Isolation of the full-length clones containing both isoforms was accomplished utilizing the sequence information and DNA fragments generated during the structure validation process. Several methods are applicable to isolation of the full length clone. Where full sequence information regarding the coding sequence is available, gene specific primers were designed from the sequence and used to amplify the coding sequence directly from the total RNA of the tissue samples. An RT-PCR reaction was set up using these gene specific primers. The RT reaction was performed as described infra, using oligo dT to prime for cDNA. Second strand was produced by standard methods to produce double stranded cDNA. PCR amplification of the gene was accomplished using gene specific primers. PCR consisted of 30 cycles at 94° C. for 30 seconds, 55° C. for 30 seconds, and 72° C. for 45 seconds. The reaction products were analyzed on 1% agarose gels and the amplicons were ligated into prepared vectors with A overhangs for amplicon cloning. 1 ul of the ligation mixture was used to transform E. coli for cloning and isolation of the amplicon. Once purified, the plasmid containing the amplicon was sequenced on an ABI 3100 automated sequencer.

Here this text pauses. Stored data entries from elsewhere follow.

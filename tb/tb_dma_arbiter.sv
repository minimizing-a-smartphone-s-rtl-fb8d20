// tb_dma_arbiter: self-checking test of the domain-bound DMA arbiter.
//
// Checks that after reset the device streams are connected to the I/O domain's
// FIFOs; that a request for untrusted mode is refused without the permit; that
// with the permit the device is connected to the DMA engine and the FIFO side is
// cut off; that losing the permit stalls the DMA side although the state does not
// change; that only the control interface changes the state; and that the FIFO
// interrupt is raised only in trusted mode. Packets are random words with last
// markers, checked word for word at the receiving side.
module tb_dma_arbiter;
  logic clk = 0, rst_n = 0;
  logic ctrl_wr = 0, ctrl_untr = 0, permit = 0, mode;
  logic dtv, dtr = 1, dtl, drv = 0, drr, drl = 0;
  logic [31:0] dtd, drd = '0;
  logic mtv = 0, mtr, mtl = 0, mrv, mrr = 1, mrl;
  logic [31:0] mtd = '0, mrd;
  logic ftv = 0, ftr, ftl = 0, frv, frr = 1, frl;
  logic [31:0] ftd = '0, frd;
  logic nonempty = 0, irq;
  int checks = 0, failures = 0;

  dma_arbiter dut (
    .clk, .rst_n, .ctrl_wr_i(ctrl_wr), .ctrl_untrusted_i(ctrl_untr), .dma_permit_i(permit),
    .mode_untrusted_o(mode),
    .dev_tx_valid_o(dtv), .dev_tx_ready_i(dtr), .dev_tx_data_o(dtd), .dev_tx_last_o(dtl),
    .dev_rx_valid_i(drv), .dev_rx_ready_o(drr), .dev_rx_data_i(drd), .dev_rx_last_i(drl),
    .dma_tx_valid_i(mtv), .dma_tx_ready_o(mtr), .dma_tx_data_i(mtd), .dma_tx_last_i(mtl),
    .dma_rx_valid_o(mrv), .dma_rx_ready_i(mrr), .dma_rx_data_o(mrd), .dma_rx_last_o(mrl),
    .fifo_tx_valid_i(ftv), .fifo_tx_ready_o(ftr), .fifo_tx_data_i(ftd), .fifo_tx_last_i(ftl),
    .fifo_rx_valid_o(frv), .fifo_rx_ready_i(frr), .fifo_rx_data_o(frd), .fifo_rx_last_o(frl),
    .fifo_rx_nonempty_i(nonempty), .fifo_irq_o(irq));

  always #5 clk = ~clk;

  task automatic check(input bit ok, input string what);
    checks++;
    if (!ok) begin failures++; $display("FAIL @%0t: %s", $time, what); end
  endtask
  task automatic tick(); @(posedge clk); #1; endtask
  task automatic ctrl(input bit untr);
    ctrl_wr = 1; ctrl_untr = untr; tick(); ctrl_wr = 0;
  endtask

  // Offer a random packet on every source at once and check where each word lands.
  // trusted: FIFO <-> device; dma: DMA <-> device; none: nothing moves.
  task automatic traffic(input int mode_exp, input string what);
    logic [31:0] a, b, c;
    for (int i = 0; i < 8; i++) begin
      a = $urandom; b = $urandom; c = $urandom;
      mtv = 1; mtd = a; mtl = (i == 7);
      ftv = 1; ftd = b; ftl = (i == 7);
      drv = 1; drd = c; drl = (i == 7);
      #1;
      case (mode_exp)
        0: begin
          check(dtv && dtd == b && dtl == (i == 7) && ftr && !mtr, {what, ": FIFO -> device"});
          check(frv && frd == c && frl == (i == 7) && !mrv && mrd == '0 && drr, {what, ": device -> FIFO"});
        end
        1: begin
          check(dtv && dtd == a && dtl == (i == 7) && mtr && !ftr, {what, ": DMA -> device"});
          check(mrv && mrd == c && mrl == (i == 7) && !frv && frd == '0 && drr, {what, ": device -> DMA"});
        end
        default: begin
          check(!dtv && !mtr && !ftr, {what, ": transmit stalled"});
          check(!mrv && !frv && !drr, {what, ": receive stalled"});
        end
      endcase
      tick();
    end
    mtv = 0; ftv = 0; drv = 0;
  endtask

  initial begin : watchdog
    repeat (3000) @(posedge clk);
    failures++;
    $display("TB_RESULT checks=%0d failures=%0d", checks, failures);
    $finish;
  end

  initial begin
    tick(); rst_n = 1; tick();
    check(!mode, "trusted after reset");
    traffic(0, "after reset");
    nonempty = 1; #1 check(irq, "FIFO interrupt in trusted mode"); nonempty = 0;
    // no permit: refused
    ctrl(1);
    check(!mode, "untrusted mode refused without permit");
    traffic(0, "refused");
    // permit: untrusted domain is using the network domain
    permit = 1; tick();
    check(!mode, "permit alone does not change the state");
    ctrl(1);
    check(mode, "untrusted mode with permit");
    traffic(1, "untrusted");
    nonempty = 1; #1 check(!irq, "no FIFO interrupt in untrusted mode"); nonempty = 0;
    // backpressure from the DMA engine reaches the device
    mrr = 0; drv = 1; #1 check(!drr, "DMA backpressure"); drv = 0; mrr = 1;
    // permit lost: DMA cut off, state kept
    permit = 0; tick();
    check(mode, "state unchanged without a control write");
    traffic(2, "permit lost");
    permit = 1; tick();
    traffic(1, "permit back");
    ctrl(0);
    check(!mode, "control interface returns to trusted");
    traffic(0, "trusted again");
    $display("TB_RESULT checks=%0d failures=%0d", checks, failures);
    $finish;
  end
endmodule
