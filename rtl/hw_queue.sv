// hw_queue: a permanent, hard-wired FIFO between two fixed domains.
//
// Unlike a mailbox, a permanent queue has no delegable end: one domain is wired
// to its write side and one to its read side for good. The machine uses them for
// links every domain always needs (each domain to the microcontroller that
// mediates the TPM, the TEEs and the untrusted domain to the resource manager)
// and, with a last-of-packet bit in the word, as the packet FIFOs the network
// domain reaches through the DMA arbiter. Reset empties the queue.
//
// Interface: valid/ready on both sides. Timing: a word written in one cycle can be
// read in the next; full throughput of one word per cycle each way. The document
// only names these queues; their depth and width are this design's choices.
module hw_queue #(
  parameter int unsigned DATA_W = 32,
  parameter int unsigned DEPTH  = 64
) (
  input  logic                       clk,
  input  logic                       rst_n,
  input  logic                       wr_valid,
  output logic                       wr_ready,
  input  logic [DATA_W-1:0]          wr_data,
  output logic                       rd_valid,
  input  logic                       rd_ready,
  output logic [DATA_W-1:0]          rd_data,
  output logic [$clog2(DEPTH+1)-1:0] count
);
  localparam int unsigned AW = (DEPTH > 1) ? $clog2(DEPTH) : 1;

  logic [DATA_W-1:0] mem [DEPTH];
  logic [AW-1:0]     wr_ptr, rd_ptr;
  logic              do_wr, do_rd;

  assign wr_ready = (count != DEPTH[$bits(count)-1:0]);
  assign rd_valid = (count != '0);
  assign rd_data  = mem[rd_ptr];
  assign do_wr    = wr_valid && wr_ready;
  assign do_rd    = rd_valid && rd_ready;

  always_ff @(posedge clk or negedge rst_n) begin
    if (!rst_n) begin
      wr_ptr <= '0;
      rd_ptr <= '0;
      count  <= '0;
    end else begin
      if (do_wr) wr_ptr <= (wr_ptr == AW'(DEPTH - 1)) ? '0 : wr_ptr + 1'b1;
      if (do_rd) rd_ptr <= (rd_ptr == AW'(DEPTH - 1)) ? '0 : rd_ptr + 1'b1;
      case ({do_wr, do_rd})
        2'b10:   count <= count + 1'b1;
        2'b01:   count <= count - 1'b1;
        default: ;
      endcase
    end
  end

  always_ff @(posedge clk) begin
    if (do_wr) mem[wr_ptr] <= wr_data;
  end

  a_no_overflow: assert property (@(posedge clk) disable iff (!rst_n) 32'(count) <= DEPTH);

endmodule
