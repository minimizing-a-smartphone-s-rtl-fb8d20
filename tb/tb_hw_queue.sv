// tb_hw_queue: self-checking test of the permanent hardware queue.
//
// Sends a stream of random words through an 8-entry queue while the reader takes
// words at random moments, compares the output with a reference list kept by the
// testbench, checks back-pressure when full, and checks that reset empties it.
module tb_hw_queue;
  localparam int unsigned DEPTH = 8;
  logic clk = 0, rst_n = 0;
  logic wr_valid = 0, wr_ready, rd_valid, rd_ready = 0;
  logic [31:0] wr_data = '0, rd_data;
  logic [$clog2(DEPTH+1)-1:0] count;
  int checks = 0, failures = 0;
  logic [31:0] ref_q [$];
  int sent = 0, got = 0, full_seen = 0;

  hw_queue #(.DATA_W(32), .DEPTH(DEPTH)) dut (.*);

  always #5 clk = ~clk;

  task automatic check(input bit ok, input string what);
    checks++;
    if (!ok) begin failures++; $display("FAIL: %s", what); end
  endtask

  initial begin : watchdog
    repeat (5000) begin @(posedge clk); #1; end
    failures++;
    $display("TB_RESULT checks=%0d failures=%0d", checks, failures);
    $finish;
  end

  // scoreboard
  // Looked at on the falling edge, where the next rising edge's transfers are known.
  always @(negedge clk) if (rst_n) begin
    check(count == ref_q.size(), "count matches");
    if (rd_valid && rd_ready) begin
      check(ref_q.size() > 0 && rd_data == ref_q[0], $sformatf("word %0d", got));
      if (ref_q.size() > 0) void'(ref_q.pop_front());
      got++;
    end
    if (wr_valid && wr_ready) ref_q.push_back(wr_data);
    if (count == DEPTH) begin
      full_seen++;
      check(!wr_ready, "no ready when full");
    end
  end

  initial begin
    repeat (2) begin @(posedge clk); #1; end
    rst_n = 1;
    begin @(posedge clk); #1; end
    check(rd_valid == 0 && count == 0, "empty after reset");
    // phase 1: writer faster than reader
    for (int i = 0; i < 400; i++) begin
      wr_valid = ($urandom_range(0, 3) != 0);
      wr_data  = $urandom;
      rd_ready = (i > 200) ? ($urandom_range(0, 3) != 0) : ($urandom_range(0, 3) == 0);
      begin @(posedge clk); #1; end
    end
    wr_valid = 0; rd_ready = 1;
    repeat (DEPTH + 2) begin @(posedge clk); #1; end
    rd_ready = 0;
    check(full_seen > 0, "queue filled at least once");
    check(got > 100, "words flowed");
    // reset empties
    wr_valid = 1; wr_data = 32'h1234; begin @(posedge clk); #1; end wr_valid = 0;
    begin @(posedge clk); #1; end
    rst_n = 0; ref_q.delete(); begin @(posedge clk); #1; end rst_n = 1; begin @(posedge clk); #1; end
    check(!rd_valid && count == 0, "reset empties");
    $display("TB_RESULT checks=%0d failures=%0d", checks, failures);
    $finish;
  end
endmodule
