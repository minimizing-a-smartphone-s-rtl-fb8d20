// mbox_ctrl: delegation controller and status register of one mailbox.
//
// The delegable end of a mailbox is wired to N_PORTS domains; port 0 is the
// resource manager, which owns that end after reset. The resource manager may
// hand the end to one other port with a DELEGATE command carrying a message quota
// and a time limit. From then on (a session) only the delegate can use the
// mailbox and no command from anyone else changes the owner or the quota. The
// session ends when the delegate sends YIELD, when the remaining message quota
// reaches zero or when the remaining time reaches zero; ownership then returns to
// the resource manager. Every change of owner (delegate, yield, expiry) asks the
// queue to wipe itself, through the combinational wipe_o in the same cycle.
//
// Quota: a message counts when its last word is read out of the queue
// (rd_msg_done_i), so a session's last message is delivered before the session
// ends. A delegate on the writer side is additionally stopped from starting more
// messages than its quota (wr_msg_done_i and wr_allowed_o). A quota of all ones
// is unlimited; a time limit of zero is refused, so every session ends. Time is
// counted in ticks of TICK_CYCLES clock cycles.
//
// Status: status_o[p] is the real status only for the current owner, and
// fixed_status_o always is; every other port reads STATUS_DUMMY. Commands and
// status follow the document's description of the mailbox; the encodings, the
// tick, the point at which a message counts and refusing a zero time limit are
// this design's choices.
module mbox_ctrl
  import octo_pkg::*;
#(
  parameter int unsigned N_PORTS     = octo_pkg::N_PORTS,
  parameter int unsigned TICK_CYCLES = 100000,
  parameter dom_id_e     PORT_DOM [N_PORTS] = octo_pkg::PORT_DOM
) (
  input  logic                       clk,
  input  logic                       rst_n,
  input  mbox_cmd_t                  cmd_i [N_PORTS],
  input  logic                       rd_msg_done_i,
  input  logic                       wr_msg_done_i,
  output logic [$clog2(N_PORTS)-1:0] owner_o,
  output dom_id_e                    owner_dom_o,
  output logic                       in_session_o,
  output logic                       access_ok_o,
  output logic                       wr_allowed_o,
  output logic                       wipe_o,
  output mbox_status_t               status_o [N_PORTS],
  output mbox_status_t               fixed_status_o
);
  localparam int unsigned PW = $clog2(N_PORTS);
  localparam int unsigned TW = (TICK_CYCLES > 1) ? $clog2(TICK_CYCLES) : 1;

  logic [PW-1:0]      owner_q;
  logic [QUOTA_W-1:0] quota_q, wr_left_q;
  logic [TIME_W-1:0]  tleft_q;
  logic [TW-1:0]      tick_q;

  logic          in_session, expired, do_delegate, do_yield;
  logic          target_ok;
  logic [PW-1:0] target_port;

  assign in_session = (owner_q != '0);
  assign expired    = in_session && ((quota_q == '0) || (tleft_q == '0));

  // Which delegable port the resource manager names as target.
  always_comb begin
    target_ok   = 1'b0;
    target_port = '0;
    for (int p = 1; p < N_PORTS; p++) begin
      if (PW'(p) != '0 && cmd_i[0].target == PORT_DOM[p]) begin
        target_ok   = 1'b1;
        target_port = PW'(p);
      end
    end
  end

  assign do_delegate = !in_session && (cmd_i[0].op == MBOX_DELEGATE) && target_ok &&
                       (cmd_i[0].quota != '0) && (cmd_i[0].tlimit != '0);
  assign do_yield    = in_session && !expired && (cmd_i[owner_q].op == MBOX_YIELD);
  assign wipe_o      = do_delegate || do_yield || expired;

  always_ff @(posedge clk or negedge rst_n) begin
    if (!rst_n) begin
      owner_q   <= '0;
      quota_q   <= '0;
      wr_left_q <= '0;
      tleft_q   <= '0;
      tick_q    <= '0;
    end else if (expired || do_yield) begin
      owner_q   <= '0;
      quota_q   <= '0;
      wr_left_q <= '0;
      tleft_q   <= '0;
      tick_q    <= '0;
    end else if (do_delegate) begin
      owner_q   <= target_port;
      quota_q   <= cmd_i[0].quota;
      wr_left_q <= cmd_i[0].quota;
      tleft_q   <= cmd_i[0].tlimit;
      tick_q    <= '0;
    end else if (in_session) begin
      if (tick_q == TW'(TICK_CYCLES - 1)) begin
        tick_q  <= '0;
        tleft_q <= tleft_q - 1'b1;
      end else begin
        tick_q  <= tick_q + 1'b1;
      end
      if (rd_msg_done_i && quota_q != QUOTA_INFINITE) quota_q <= quota_q - 1'b1;
      if (wr_msg_done_i && wr_left_q != QUOTA_INFINITE && wr_left_q != '0)
        wr_left_q <= wr_left_q - 1'b1;
    end
  end

  assign owner_o      = owner_q;
  assign owner_dom_o  = PORT_DOM[owner_q];
  assign in_session_o = in_session;
  assign access_ok_o  = !expired;
  assign wr_allowed_o = !expired && (!in_session || wr_left_q != '0);

  always_comb begin
    fixed_status_o = '{valid: 1'b1, owner: PORT_DOM[owner_q], quota: quota_q, tleft: tleft_q};
    for (int p = 0; p < N_PORTS; p++)
      status_o[p] = (PW'(p) == owner_q) ? fixed_status_o : STATUS_DUMMY;
  end

  // Only a yield or an expiry takes the delegable end away from a delegate.
  a_irrevocable: assert property (@(posedge clk) disable iff (!rst_n)
    in_session && !expired && !do_yield |=> $stable(owner_q));
  // A session never outlives its quota or its time.
  a_expiry_returns: assert property (@(posedge clk) disable iff (!rst_n)
    expired |=> owner_q == '0);
  // The owner changes only together with a wipe of the queue.
  a_change_wipes: assert property (@(posedge clk) disable iff (!rst_n)
    !wipe_o |=> $stable(owner_q));
  // During a session the remaining quota and time never grow.
  a_quota_falls: assert property (@(posedge clk) disable iff (!rst_n)
    in_session && !wipe_o |=> quota_q <= $past(quota_q) && tleft_q <= $past(tleft_q));
  // Every port but the owner reads the dummy status.
  for (genvar p = 0; p < N_PORTS; p++) begin : g_chk
    a_dummy: assert property (@(posedge clk) disable iff (!rst_n)
      PW'(p) != owner_q |-> status_o[p] == STATUS_DUMMY);
  end

endmodule
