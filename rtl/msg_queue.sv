// msg_queue: the message queue inside a mailbox, a word FIFO that can be wiped.
//
// A mailbox must leave nothing of one session to the next, so besides a normal
// first-in first-out store this queue has a wipe operation: it drops every word
// at once (pointers and count cleared) and then writes zero into every entry, one
// entry per cycle. While the wipe runs, busy is high and the queue neither accepts
// nor offers words. Reset also starts a wipe, so the storage never holds stale or
// random data once busy falls.
//
// Interface: valid/ready handshakes on both sides; a word moves on a clock edge
// where valid and ready are both high. Timing: a written word is readable the
// next cycle; a wipe takes DEPTH cycles. Queue size (4 messages) follows the
// mailbox description; the word width and the zero-filling wipe are this design's
// choices for "the data in the queue is wiped".
module msg_queue #(
  parameter int unsigned DATA_W = 32,
  parameter int unsigned DEPTH  = 64
) (
  input  logic                       clk,
  input  logic                       rst_n,
  input  logic                       wipe,
  output logic                       busy,
  input  logic                       wr_valid,
  output logic                       wr_ready,
  input  logic [DATA_W-1:0]          wr_data,
  output logic                       rd_valid,
  input  logic                       rd_ready,
  output logic [DATA_W-1:0]          rd_data,
  output logic [$clog2(DEPTH+1)-1:0] count
);
  localparam int unsigned AW = (DEPTH > 1) ? $clog2(DEPTH) : 1;

  logic [DATA_W-1:0] mem [DEPTH];
  logic [AW-1:0]     wr_ptr, rd_ptr, wipe_idx;
  logic              do_wr, do_rd;

  assign wr_ready = !busy && !wipe && (count != DEPTH[$bits(count)-1:0]);
  assign rd_valid = !busy && !wipe && (count != '0);
  assign rd_data  = mem[rd_ptr];
  assign do_wr    = wr_valid && wr_ready;
  assign do_rd    = rd_valid && rd_ready;

  function automatic logic [AW-1:0] incr(logic [AW-1:0] p);
    return (p == AW'(DEPTH - 1)) ? '0 : p + 1'b1;
  endfunction

  always_ff @(posedge clk or negedge rst_n) begin
    if (!rst_n) begin
      wr_ptr   <= '0;
      rd_ptr   <= '0;
      count    <= '0;
      busy     <= 1'b1;
      wipe_idx <= '0;
    end else if (wipe) begin
      wr_ptr   <= '0;
      rd_ptr   <= '0;
      count    <= '0;
      busy     <= 1'b1;
      wipe_idx <= '0;
    end else if (busy) begin
      wipe_idx <= incr(wipe_idx);
      if (wipe_idx == AW'(DEPTH - 1)) busy <= 1'b0;
    end else begin
      if (do_wr) wr_ptr <= incr(wr_ptr);
      if (do_rd) rd_ptr <= incr(rd_ptr);
      case ({do_wr, do_rd})
        2'b10:   count <= count + 1'b1;
        2'b01:   count <= count - 1'b1;
        default: ;
      endcase
    end
  end

  // Storage: one write port shared by the wipe and by normal writes.
  always_ff @(posedge clk) begin
    if (busy && !wipe) mem[wipe_idx] <= '0;
    else if (do_wr)    mem[wr_ptr]   <= wr_data;
  end

  a_no_overflow: assert property (@(posedge clk) disable iff (!rst_n) 32'(count) <= DEPTH);

endmodule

Where limited sequence information was available, 3′ and 5′ RACE was utilized. Briefly, gene-specific oligonucleotides were designed based on the DATAS™ fragment. The oligonucleotides were used for extension using total RNA from normal colon and colon tumor tissue following the procedures of Sambrook et al (1989). The eluted cDNA was converted to double strand plasmid DNA and used to transform E. coli cells and the longest cDNA clone was subjected to DNA sequencing. Full length clones were also obtained using sequence specific primers and following the recommended procedures for the First Choice® RLM_RACE kit produced by Ambion, Inc. (Austin, Tex.) using either single patient or pooled RNA samples. Additionally, 3′ RACE was performed when additional sequence information was required for designing sequence-specific oligonucleotides. The full-length clones produced in this manner were sequenced in their entirety to verify their nucleic acid sequence and composition.